**Task requirements:** How many lines in the data below contain the string "samples"? State that number only.

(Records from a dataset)
↓

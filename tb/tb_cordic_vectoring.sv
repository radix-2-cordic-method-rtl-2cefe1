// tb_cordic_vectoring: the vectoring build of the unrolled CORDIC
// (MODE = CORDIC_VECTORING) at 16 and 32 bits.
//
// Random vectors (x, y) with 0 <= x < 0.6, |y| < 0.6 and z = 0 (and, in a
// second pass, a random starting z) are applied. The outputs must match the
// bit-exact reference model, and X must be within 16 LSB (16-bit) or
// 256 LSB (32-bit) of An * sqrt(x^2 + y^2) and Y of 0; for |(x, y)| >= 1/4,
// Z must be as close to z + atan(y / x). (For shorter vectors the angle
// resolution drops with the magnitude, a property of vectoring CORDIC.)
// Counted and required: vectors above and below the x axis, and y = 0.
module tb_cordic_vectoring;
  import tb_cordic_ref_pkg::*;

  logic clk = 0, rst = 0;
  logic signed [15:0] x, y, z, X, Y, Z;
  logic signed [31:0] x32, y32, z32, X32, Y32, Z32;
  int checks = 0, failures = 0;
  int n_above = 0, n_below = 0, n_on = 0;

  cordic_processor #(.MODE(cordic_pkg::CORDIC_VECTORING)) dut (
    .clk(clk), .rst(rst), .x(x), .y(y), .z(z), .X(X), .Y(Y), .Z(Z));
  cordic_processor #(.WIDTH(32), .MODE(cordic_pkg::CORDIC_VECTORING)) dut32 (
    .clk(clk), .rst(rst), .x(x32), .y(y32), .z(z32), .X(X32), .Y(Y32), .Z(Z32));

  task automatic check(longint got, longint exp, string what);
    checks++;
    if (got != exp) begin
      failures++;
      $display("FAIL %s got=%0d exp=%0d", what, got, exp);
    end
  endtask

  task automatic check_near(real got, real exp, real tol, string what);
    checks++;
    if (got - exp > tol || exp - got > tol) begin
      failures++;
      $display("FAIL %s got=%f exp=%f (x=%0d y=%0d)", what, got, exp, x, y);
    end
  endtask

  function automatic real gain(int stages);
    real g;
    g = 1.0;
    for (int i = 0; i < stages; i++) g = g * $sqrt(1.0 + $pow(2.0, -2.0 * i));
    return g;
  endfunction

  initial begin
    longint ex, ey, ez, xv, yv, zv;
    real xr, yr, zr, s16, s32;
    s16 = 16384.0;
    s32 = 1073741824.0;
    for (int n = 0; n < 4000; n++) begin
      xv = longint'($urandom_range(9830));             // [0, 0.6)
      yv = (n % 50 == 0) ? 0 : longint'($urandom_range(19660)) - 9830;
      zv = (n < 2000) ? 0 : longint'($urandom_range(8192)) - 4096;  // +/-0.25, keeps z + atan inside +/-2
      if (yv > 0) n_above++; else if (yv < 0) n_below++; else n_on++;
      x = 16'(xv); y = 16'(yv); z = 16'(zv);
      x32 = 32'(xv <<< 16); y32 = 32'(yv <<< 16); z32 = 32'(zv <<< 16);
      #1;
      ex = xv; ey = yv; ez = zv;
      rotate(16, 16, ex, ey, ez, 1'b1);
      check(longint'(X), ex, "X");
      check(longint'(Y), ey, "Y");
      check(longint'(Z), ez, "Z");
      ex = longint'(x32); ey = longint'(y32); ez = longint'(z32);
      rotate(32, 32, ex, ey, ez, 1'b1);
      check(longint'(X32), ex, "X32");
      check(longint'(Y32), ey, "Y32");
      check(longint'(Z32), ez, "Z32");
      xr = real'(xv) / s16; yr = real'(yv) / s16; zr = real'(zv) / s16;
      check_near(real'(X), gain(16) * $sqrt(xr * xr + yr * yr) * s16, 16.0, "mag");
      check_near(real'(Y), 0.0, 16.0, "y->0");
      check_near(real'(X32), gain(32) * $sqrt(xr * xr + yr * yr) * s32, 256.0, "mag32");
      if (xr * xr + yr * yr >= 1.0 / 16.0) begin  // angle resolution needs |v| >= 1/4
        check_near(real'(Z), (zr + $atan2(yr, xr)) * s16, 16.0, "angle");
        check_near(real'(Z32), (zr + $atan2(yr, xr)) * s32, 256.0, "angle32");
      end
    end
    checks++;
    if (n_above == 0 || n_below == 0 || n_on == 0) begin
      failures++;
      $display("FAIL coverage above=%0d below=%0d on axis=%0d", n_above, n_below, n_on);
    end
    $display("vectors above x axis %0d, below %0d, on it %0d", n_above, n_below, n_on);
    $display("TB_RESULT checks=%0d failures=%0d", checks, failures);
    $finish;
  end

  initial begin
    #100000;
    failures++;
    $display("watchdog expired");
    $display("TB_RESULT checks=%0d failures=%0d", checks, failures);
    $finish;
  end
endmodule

↑
↓

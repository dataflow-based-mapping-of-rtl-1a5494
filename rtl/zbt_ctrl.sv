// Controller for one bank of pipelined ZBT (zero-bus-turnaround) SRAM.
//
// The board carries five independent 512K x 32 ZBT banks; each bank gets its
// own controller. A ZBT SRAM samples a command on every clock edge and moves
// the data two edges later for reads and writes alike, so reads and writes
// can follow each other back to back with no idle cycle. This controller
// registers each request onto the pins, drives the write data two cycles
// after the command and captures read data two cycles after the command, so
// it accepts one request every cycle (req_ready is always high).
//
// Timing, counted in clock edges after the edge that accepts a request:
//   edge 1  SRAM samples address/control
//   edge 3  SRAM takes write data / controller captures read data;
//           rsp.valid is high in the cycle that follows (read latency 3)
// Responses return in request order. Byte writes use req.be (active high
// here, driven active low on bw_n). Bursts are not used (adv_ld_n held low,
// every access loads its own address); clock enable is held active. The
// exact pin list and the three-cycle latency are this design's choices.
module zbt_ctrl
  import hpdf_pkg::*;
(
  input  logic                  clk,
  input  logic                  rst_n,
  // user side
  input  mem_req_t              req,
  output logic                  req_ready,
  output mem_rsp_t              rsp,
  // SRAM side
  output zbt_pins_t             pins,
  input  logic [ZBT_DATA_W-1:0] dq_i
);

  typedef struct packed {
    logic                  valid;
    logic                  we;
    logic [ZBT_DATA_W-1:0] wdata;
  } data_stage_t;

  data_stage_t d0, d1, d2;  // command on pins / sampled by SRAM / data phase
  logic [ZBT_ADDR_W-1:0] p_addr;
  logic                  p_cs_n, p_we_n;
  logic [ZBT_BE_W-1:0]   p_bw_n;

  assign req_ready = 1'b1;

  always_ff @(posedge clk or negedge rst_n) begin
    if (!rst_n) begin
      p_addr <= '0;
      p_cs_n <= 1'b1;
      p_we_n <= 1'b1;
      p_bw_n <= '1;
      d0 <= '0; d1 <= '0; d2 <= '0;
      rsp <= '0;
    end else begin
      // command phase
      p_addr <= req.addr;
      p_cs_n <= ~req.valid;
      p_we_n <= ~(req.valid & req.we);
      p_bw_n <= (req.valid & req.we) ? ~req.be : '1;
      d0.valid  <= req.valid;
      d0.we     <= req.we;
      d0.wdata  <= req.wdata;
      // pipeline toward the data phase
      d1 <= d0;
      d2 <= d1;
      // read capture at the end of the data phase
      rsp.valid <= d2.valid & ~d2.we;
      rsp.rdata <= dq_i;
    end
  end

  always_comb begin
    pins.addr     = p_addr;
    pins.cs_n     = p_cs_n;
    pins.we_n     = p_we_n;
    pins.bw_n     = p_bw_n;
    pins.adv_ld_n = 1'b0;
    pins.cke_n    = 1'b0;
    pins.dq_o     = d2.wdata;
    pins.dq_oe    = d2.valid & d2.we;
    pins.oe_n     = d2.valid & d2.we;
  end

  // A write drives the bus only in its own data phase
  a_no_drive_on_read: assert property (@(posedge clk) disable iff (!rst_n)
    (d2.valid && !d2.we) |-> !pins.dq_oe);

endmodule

↑
↓

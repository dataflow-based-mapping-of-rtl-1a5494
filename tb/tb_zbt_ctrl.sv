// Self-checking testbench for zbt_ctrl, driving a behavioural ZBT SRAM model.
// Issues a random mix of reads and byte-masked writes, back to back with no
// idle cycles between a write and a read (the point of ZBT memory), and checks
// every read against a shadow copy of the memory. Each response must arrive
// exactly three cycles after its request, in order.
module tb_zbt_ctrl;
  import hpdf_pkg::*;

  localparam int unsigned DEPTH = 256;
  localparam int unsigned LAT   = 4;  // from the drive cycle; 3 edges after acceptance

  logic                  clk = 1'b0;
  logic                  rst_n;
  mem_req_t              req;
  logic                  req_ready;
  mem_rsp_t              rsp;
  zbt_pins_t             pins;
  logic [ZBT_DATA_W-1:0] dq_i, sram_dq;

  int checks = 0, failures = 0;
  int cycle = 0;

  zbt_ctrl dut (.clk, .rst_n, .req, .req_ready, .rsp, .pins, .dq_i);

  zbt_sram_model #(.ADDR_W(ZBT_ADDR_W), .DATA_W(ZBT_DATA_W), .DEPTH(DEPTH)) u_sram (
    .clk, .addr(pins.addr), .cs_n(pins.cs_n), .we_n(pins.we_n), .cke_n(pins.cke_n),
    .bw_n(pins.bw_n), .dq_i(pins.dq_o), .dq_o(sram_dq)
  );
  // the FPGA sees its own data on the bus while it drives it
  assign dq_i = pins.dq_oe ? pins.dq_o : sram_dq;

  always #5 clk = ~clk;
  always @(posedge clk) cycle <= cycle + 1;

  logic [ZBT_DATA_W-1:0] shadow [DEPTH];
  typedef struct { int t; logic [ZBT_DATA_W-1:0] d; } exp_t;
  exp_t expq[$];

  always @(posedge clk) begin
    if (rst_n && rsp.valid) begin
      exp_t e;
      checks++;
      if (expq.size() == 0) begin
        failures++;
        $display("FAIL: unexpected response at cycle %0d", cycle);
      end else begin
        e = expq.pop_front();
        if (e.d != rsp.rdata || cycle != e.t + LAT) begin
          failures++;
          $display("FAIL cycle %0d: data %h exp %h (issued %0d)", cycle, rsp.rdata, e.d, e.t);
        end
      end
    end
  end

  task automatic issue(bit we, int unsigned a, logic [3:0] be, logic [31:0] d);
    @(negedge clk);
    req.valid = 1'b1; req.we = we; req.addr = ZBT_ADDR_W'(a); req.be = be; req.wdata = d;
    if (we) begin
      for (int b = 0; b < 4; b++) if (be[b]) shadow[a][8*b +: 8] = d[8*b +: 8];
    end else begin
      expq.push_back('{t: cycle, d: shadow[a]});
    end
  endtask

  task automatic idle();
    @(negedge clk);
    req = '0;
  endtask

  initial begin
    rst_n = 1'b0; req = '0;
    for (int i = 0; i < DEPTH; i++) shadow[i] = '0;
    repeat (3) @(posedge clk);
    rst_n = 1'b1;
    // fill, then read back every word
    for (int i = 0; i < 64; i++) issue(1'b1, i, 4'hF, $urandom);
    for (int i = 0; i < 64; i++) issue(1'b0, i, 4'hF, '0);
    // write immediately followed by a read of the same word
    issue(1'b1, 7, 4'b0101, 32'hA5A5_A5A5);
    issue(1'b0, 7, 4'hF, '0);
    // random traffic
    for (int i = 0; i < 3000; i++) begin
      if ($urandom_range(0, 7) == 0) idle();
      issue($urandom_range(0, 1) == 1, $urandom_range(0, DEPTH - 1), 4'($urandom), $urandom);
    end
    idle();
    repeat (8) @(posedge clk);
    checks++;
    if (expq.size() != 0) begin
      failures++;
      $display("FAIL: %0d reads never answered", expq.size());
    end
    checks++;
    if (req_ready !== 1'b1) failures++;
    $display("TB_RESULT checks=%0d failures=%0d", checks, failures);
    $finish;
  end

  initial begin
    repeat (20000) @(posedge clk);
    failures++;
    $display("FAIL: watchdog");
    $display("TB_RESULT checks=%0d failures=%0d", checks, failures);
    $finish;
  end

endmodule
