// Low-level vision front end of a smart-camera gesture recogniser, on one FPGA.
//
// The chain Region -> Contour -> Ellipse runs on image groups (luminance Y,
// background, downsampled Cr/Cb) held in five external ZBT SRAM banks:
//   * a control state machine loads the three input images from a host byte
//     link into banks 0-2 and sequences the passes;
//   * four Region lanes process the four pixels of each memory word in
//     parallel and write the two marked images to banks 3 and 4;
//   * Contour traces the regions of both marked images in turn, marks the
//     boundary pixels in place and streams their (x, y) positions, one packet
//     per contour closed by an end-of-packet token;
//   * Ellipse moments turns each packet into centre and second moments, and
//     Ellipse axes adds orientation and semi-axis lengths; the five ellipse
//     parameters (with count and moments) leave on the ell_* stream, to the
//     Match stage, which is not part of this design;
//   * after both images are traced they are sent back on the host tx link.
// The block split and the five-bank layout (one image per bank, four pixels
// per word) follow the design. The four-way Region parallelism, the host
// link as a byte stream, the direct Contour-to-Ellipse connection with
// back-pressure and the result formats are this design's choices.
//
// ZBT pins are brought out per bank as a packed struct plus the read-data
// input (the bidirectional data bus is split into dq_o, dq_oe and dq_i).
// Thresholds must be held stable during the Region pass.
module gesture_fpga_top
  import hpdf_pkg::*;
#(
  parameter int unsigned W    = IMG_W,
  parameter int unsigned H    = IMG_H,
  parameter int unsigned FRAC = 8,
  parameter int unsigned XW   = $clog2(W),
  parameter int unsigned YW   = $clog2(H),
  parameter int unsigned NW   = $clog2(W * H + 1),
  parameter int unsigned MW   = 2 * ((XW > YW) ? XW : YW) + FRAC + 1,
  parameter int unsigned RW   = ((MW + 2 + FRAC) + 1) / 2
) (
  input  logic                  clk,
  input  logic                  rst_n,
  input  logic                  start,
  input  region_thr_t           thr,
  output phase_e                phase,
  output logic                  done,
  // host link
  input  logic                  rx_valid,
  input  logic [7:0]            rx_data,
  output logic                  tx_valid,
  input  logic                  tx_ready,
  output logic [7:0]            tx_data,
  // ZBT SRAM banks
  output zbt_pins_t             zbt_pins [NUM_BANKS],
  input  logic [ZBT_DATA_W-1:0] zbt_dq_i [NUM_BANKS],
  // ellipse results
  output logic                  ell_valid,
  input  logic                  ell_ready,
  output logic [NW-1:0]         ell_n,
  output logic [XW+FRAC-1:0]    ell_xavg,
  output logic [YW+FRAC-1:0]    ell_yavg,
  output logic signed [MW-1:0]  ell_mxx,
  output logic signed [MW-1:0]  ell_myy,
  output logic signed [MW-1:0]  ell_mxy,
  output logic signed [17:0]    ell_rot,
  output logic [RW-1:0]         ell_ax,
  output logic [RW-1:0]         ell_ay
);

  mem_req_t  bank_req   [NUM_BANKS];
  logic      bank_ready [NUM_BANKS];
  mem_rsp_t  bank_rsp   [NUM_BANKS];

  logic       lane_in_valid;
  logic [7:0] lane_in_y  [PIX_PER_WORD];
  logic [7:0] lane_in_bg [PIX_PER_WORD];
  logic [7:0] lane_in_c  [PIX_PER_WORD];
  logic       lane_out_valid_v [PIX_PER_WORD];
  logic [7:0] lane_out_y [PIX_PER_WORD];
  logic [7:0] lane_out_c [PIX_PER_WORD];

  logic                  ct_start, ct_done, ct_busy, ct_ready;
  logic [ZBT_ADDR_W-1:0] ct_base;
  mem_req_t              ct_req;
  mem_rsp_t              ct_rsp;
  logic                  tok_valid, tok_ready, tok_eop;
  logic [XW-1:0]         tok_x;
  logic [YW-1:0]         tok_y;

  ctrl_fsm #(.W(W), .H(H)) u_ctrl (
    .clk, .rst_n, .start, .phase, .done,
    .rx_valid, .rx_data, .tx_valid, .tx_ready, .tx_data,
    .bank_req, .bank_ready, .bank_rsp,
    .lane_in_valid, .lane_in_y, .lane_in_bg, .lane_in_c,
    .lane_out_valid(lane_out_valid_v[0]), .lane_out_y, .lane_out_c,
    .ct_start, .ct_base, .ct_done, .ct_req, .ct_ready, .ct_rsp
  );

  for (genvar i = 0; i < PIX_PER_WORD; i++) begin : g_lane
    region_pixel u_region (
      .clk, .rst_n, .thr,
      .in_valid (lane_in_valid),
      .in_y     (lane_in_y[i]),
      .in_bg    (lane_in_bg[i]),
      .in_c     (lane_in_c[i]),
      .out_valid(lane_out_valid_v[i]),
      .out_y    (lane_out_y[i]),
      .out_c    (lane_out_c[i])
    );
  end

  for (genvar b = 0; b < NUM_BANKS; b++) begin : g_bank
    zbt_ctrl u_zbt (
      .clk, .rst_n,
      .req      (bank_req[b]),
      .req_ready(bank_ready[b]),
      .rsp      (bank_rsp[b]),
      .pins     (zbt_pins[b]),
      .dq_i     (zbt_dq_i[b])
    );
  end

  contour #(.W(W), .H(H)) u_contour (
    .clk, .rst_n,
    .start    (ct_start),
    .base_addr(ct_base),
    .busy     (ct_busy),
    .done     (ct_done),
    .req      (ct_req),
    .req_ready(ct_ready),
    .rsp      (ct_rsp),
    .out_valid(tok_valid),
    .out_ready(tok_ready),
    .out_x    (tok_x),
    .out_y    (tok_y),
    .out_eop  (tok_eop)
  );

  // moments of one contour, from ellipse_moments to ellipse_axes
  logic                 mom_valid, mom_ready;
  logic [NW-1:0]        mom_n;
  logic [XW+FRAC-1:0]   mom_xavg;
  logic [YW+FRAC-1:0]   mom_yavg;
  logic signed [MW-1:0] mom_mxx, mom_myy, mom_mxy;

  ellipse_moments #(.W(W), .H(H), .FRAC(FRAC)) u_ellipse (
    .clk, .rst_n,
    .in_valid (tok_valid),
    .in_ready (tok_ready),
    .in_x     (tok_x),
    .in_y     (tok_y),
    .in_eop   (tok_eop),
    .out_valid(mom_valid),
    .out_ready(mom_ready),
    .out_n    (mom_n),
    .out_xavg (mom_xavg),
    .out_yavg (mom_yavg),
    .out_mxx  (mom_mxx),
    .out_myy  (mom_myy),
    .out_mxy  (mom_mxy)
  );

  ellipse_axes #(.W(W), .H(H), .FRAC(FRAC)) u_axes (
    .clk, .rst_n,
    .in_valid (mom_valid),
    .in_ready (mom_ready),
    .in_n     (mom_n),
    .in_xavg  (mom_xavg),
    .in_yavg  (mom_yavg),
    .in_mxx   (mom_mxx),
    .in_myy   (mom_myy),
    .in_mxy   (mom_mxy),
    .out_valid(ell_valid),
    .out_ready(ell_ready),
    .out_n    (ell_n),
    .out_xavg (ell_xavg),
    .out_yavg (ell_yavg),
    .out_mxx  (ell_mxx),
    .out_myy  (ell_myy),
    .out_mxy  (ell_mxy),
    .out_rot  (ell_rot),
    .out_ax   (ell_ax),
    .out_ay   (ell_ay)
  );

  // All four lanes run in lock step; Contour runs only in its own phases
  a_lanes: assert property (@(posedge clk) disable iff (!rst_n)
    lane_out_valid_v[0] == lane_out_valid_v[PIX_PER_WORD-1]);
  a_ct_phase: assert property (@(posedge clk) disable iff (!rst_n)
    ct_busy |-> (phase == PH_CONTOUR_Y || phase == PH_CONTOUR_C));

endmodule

↑

**Written answer:** 2